God had forbidden women the same duties once the mission shifted from a cataclysmic redemption to a proper life through Roman civic order. Augustus, dating back to 31 B.C.E., won his rule with a mandate to reverse the moral decline of the past century, passing reforms directed at the restoration of "family values."

Professor of New Testament, David Balch, quoting ancient sources, writes, "Greco-Roman handbooks were written by doctors to advise on sexual intercourse and childbearing," "warning that an excess of sexual activity, produces physical and spiritual weaknesses."
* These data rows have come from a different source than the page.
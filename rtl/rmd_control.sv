// Sequencer of the four-way unfolded RIPEMD-160 core.
//
// A four-state machine whose states are Gray coded, so every transition
// changes one state bit:
//   IDLE  (00)  waits for start; on start the working registers are loaded
//               (init_o) and the round counter is cleared
//   RUN   (01)  20 cycles, one per group of four steps (step_o high); the
//               Gray-coded round counter supplies the cycle index
//   FINAL (11)  one cycle: the chaining value is updated (final_o)
//   DONE  (10)  one cycle: done_o high, the new digest is on the output
// and back to IDLE. busy_o is high from RUN through FINAL. A start pulse is
// taken only in IDLE. done_o rises on the 21st rising edge after the edge
// that takes start. Active-low asynchronous reset.
// Gray coding of every state register follows the published design; the
// states themselves and their sequence are this implementation's choice.
module rmd_control
  import rmd160_pkg::*;
(
  input  logic       clk,
  input  logic       rst_n,
  input  logic       start,     // begin hashing the stored block
  output logic       init_o,    // load working registers this cycle
  output logic       step_o,    // apply four steps this cycle
  output logic       final_o,   // update the chaining value this cycle
  output logic       done_o,    // digest valid (one-cycle pulse)
  output logic       busy_o,    // block in progress
  output logic [4:0] round_o,   // cycle index 0..19, binary
  output logic [4:0] round_gray_o  // cycle index, Gray code as registered
);

  typedef enum logic [1:0] {
    IDLE  = 2'b00,
    RUN   = 2'b01,
    FINAL = 2'b11,
    DONE  = 2'b10
  } state_t;

  state_t state_q, state_d;
  logic   last;

  rmd_gray_counter #(.WIDTH(5), .LAST(ROUNDS - 1)) u_round (
    .clk    (clk),
    .rst_n  (rst_n),
    .clr    (init_o),
    .en     (step_o),
    .gray_o (round_gray_o),
    .bin_o  (round_o),
    .last_o (last)
  );

  always_comb begin
    state_d = state_q;
    unique case (state_q)
      IDLE:    if (start) state_d = RUN;
      RUN:     if (last)  state_d = FINAL;
      FINAL:   state_d = DONE;
      DONE:    state_d = IDLE;
      default: state_d = IDLE;
    endcase
  end

  always_ff @(posedge clk or negedge rst_n) begin
    if (!rst_n) state_q <= IDLE;
    else        state_q <= state_d;
  end

  assign init_o  = (state_q == IDLE) && start;
  assign step_o  = (state_q == RUN);
  assign final_o = (state_q == FINAL);
  assign done_o  = (state_q == DONE);
  assign busy_o  = (state_q == RUN) || (state_q == FINAL);

  // Gray-coded state: each transition flips exactly one bit.
  assert property (@(posedge clk) disable iff (!rst_n)
                   $countones(state_q ^ state_d) <= 1);

endmodule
Augustus made adultery a crime and forced Romans to marry and have a certain number of children, by establishing financial penalties for failure to do so. In short, the Latin authors were warning of the breakdown of the "traditional" "paterfamilias" in which the men held authority over their wife and children.

It is to this world that the failed Messianic movement was invited to move beyond its Jewish roots and become a recognized and functioning Gentile "religion." And it was largely through this new model that public and private (marital) roles were defined, as a new Christianity emerged.

Sudden, apocalyptic time lines were traded for 1,000-year eclesiastical reigns so that the Heavenly Kingdom could become the Kingdom on earth. For this purpose, the church needed sustainable doctrines that could encourage lasting institutions, including the family.

And with this paradigm shift and the subsequent growth of Christianity, there arose the need to secure Christian family legacy in infant baptism, marriage and the other sacraments, as did the mainstream Jewish family through circumcision and the law earlier.

As Theologian Hans Kung reminds us, "paradigm shifts in the religious sphere in particular do not normally take place suddenly," but "need a long time to mature before it establishes itself historically."

We can't say that Jesus or Paul had no interest or even love for traditional family values, but in their "believed" Messianic Age there was simply little to no focus on long-term cultural reform, as demonic forces peered through the Gates at the Temple from which Christ would soon reign.

Understanding the origins of these changes requires us to re-evaluate any ideas of a "one time" divine revelations that leave out the human improvisations and contingencies that recruit God to reinforce a distant or unrelated perspective.

After a 2,000-year-old effort by the church to meld this tumult of views into a one seamless narrative, shaped largely by the Canon, we can conclude that for billions of believers, Jesus (through his surrogate Paul) and Caesar have been a marriage "made in heaven."